Search code examples
javalucenesparqlgraphdb

How to create a custom AnalyzerFactory in GraphDB full text search?


(Using GraphDB 8.1 free). http://graphdb.ontotext.com/documentation/free/full-text-search.html says that I can enable a custom AnalyzerFactory for GraphDB full-text search, using the luc:analyzer param, by implemeting the interface com.ontotext.trree.plugin.lucene.AnalyzerFactory. However I can't find this interface anywhere. It is not in the jar graphdb-free-runtime-8.1.0.jar.

I checked the feature matrix at http://ontotext.com/products/graphdb/editions/#feature-comparison-table and it seems this feature '"Connectors Lucene" is available for the free edition of GraphDB.

In which jar is the com.ontotext.trree.plugin.lucene.AnalyzerFactory interface located ? what do I need to import in my project to implement this interface ?

Is there pre-existing AnalyzerFactories included with GraphDB to use Lucene other analyzers ? (I am interested in using a FrenchAnalyzer).

Thanks !


Solution

  • GraphDB offers two different Lucene-based plugins.

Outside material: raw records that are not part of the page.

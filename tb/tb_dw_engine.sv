// tb_dw_engine: runs whole frames through the depthwise engine (line buffer
// plus MAC lanes) for several runtime shapes, strides and channel counts,
// with random input gaps and output back-pressure, and compares every
// output pixel with the depthwise reference (zero padding, folded BN,
// optional ReLU). Also checks out_last on the last pixel of each frame.
module tb_dw_engine;
  import fibha_pkg::*;
  import fibha_ref_pkg::*;
  localparam int C = 6, WM = 10, HM = 10, K = 3, PAR = 2;

  int checks = 0, failures = 0;
  logic clk = 0, rst_n = 0;
  always #5 clk = ~clk;

  logic [3:0] cfg_h, cfg_w; logic [1:0] cfg_stride; logic [2:0] cfg_c; logic cfg_relu;
  logic wt_we, bn_we; logic [2:0] wt_ch, bn_ch; logic [3:0] wt_tap; act_t wt_data; bn_t bn_data;
  logic iv, ir, ov, orr, olast;
  act_t [C-1:0] id, od;

  dw_engine #(.C_MAX(C), .W_MAX(WM), .H_MAX(HM), .K(K), .PAR(PAR)) dut (
    .clk, .rst_n, .cfg_h, .cfg_w, .cfg_stride, .cfg_c, .cfg_relu,
    .wt_we, .wt_ch, .wt_tap, .wt_data, .bn_we, .bn_ch, .bn_data,
    .in_valid(iv), .in_ready(ir), .in_data(id), .out_valid(ov), .out_ready(orr), .out_data(od),
    .out_last(olast));

  initial begin
    repeat (100000) @(posedge clk);
    failures++;
    $display("TB_RESULT checks=%0d failures=%0d", checks, failures);
    $finish;
  end

  int Wq[$], SQ[$], BQ[$];

  task automatic run(int h, int w, int s, int nc, bit relu);
    int img[$], ref_q[$], wsub[$];
    int ho, wo, sent, got;
    cfg_h = 4'(h); cfg_w = 4'(w); cfg_stride = 2'(s); cfg_c = 3'(nc); cfg_relu = relu;
    rnd_fill(img, h * w * nc, -128, 127);
    wsub = {};
    for (int c = 0; c < nc; c++) for (int t = 0; t < K*K; t++) wsub.push_back(Wq[c*K*K+t]);
    ref_dw(img, h, w, nc, wsub, SQ, BQ, K, s, relu, ref_q);
    ho = out_dim(h, K, s); wo = out_dim(w, K, s);
    sent = 0; got = 0;
    while (got < ho * wo) begin
      iv = (sent < h * w) && ($urandom % 5 != 0);
      id = '0;
      for (int c = 0; c < nc; c++) id[c] = act_t'((sent < h * w) ? img[sent * nc + c] : 0);
      orr = ($urandom % 4 != 0);
      @(negedge clk);
      if (ov && orr) begin
        for (int c = 0; c < C; c++) begin
          int e;
          e = (c < nc) ? ref_q[got * nc + c] : 0;
          checks++;
          if (int'(od[c]) != e) begin
            failures++;
            $display("h%0d w%0d s%0d pix %0d ch %0d got %0d want %0d", h, w, s, got, c, od[c], e);
          end
        end
        checks++;
        if (olast != (got == ho * wo - 1)) begin failures++; $display("out_last wrong"); end
        got++;
      end
      if (iv && ir) sent++;
      @(posedge clk); #1;
    end
    iv = 0; orr = 0;
    repeat (4) @(posedge clk); #1;
  endtask

  initial begin
    iv = 0; orr = 0; wt_we = 0; bn_we = 0; id = '0; wt_ch = 0; wt_tap = 0; wt_data = 0;
    bn_ch = 0; bn_data = '0; cfg_h = 10; cfg_w = 10; cfg_stride = 1; cfg_c = 6; cfg_relu = 1;
    repeat (3) @(posedge clk);
    #1 rst_n = 1;
    for (int c = 0; c < C; c++) begin
      for (int t = 0; t < K*K; t++) begin
        Wq.push_back(rnd(-30, 30));
        wt_we = 1; wt_ch = 3'(c); wt_tap = 4'(t); wt_data = act_t'(Wq[c*K*K+t]);
        @(posedge clk); #1;
      end
      wt_we = 0;
      SQ.push_back(rnd(1, 16)); BQ.push_back(rnd(-4000, 4000));
      bn_we = 1; bn_ch = 3'(c); bn_data.scale = scale_t'(SQ[c]); bn_data.bias = BQ[c];
      @(posedge clk); #1;
      bn_we = 0;
    end
    run(10, 10, 1, 6, 1);
    run(9, 7, 2, 5, 0);
    run(10, 10, 2, 6, 1);
    run(4, 6, 1, 3, 1);
    $display("TB_RESULT checks=%0d failures=%0d", checks, failures);
    $finish;
  end
endmodule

    I encourage you to use the Lucene Connector, unless you don't have a special case for RDF molecules. Here is a simple example how to configure the connector with French analyzer and index all values for rdfs:label predicate for resources of type urn:MyClass. Select a repository and from the SPARQL query view execute:

      PREFIX :<http://www.ontotext.com/connectors/lucene#>
      PREFIX inst:<http://www.ontotext.com/connectors/lucene/instance#>
      INSERT DATA {
        inst:labelFR-copy :createConnector '''
      {
        "fields": [
          {
            "indexed": true,
            "stored": true,
            "analyzed": true,
            "multivalued": true,
            "fieldName": "label",
            "propertyChain": [
              "http://www.w3.org/2000/01/rdf-schema#label"
            ],
            "facet": true
          }
        ],
        "types": [
          "urn:MyClass"
        ],
        "stripMarkup": false,
        "analyzer": "org.apache.lucene.analysis.fr.FrenchAnalyzer"
      }
      ''' .
      }
    

    Then manually add some sample test data from Import > Text area:

    <urn:instance:test>  <http://www.w3.org/2000/01/rdf-schema#label> "C'est une example".
    <urn:instance:test> a <urn:MyClass>.
    

    Once you commit the transaction, the Connector will update the Lucene index. Now you can run search queries like:

    PREFIX : <http://www.ontotext.com/connectors/lucene#>
    PREFIX inst: <http://www.ontotext.com/connectors/lucene/instance#>
    SELECT ?entity ?snippetField ?snippetText {
        ?search a inst:labelFR ;
                :query "label:*" ;
                :entities ?entity .
        ?entity :snippets _:s .
        _:s :snippetField ?snippetField ;
            :snippetText ?snippetText .
    }
    

    To create a custom analyzer follow the instructions in the documentation and extend org.apache.lucene.analysis.Analyzer class. Put the custom analyzer JAR in lib/plugins/lucene-connector/ path.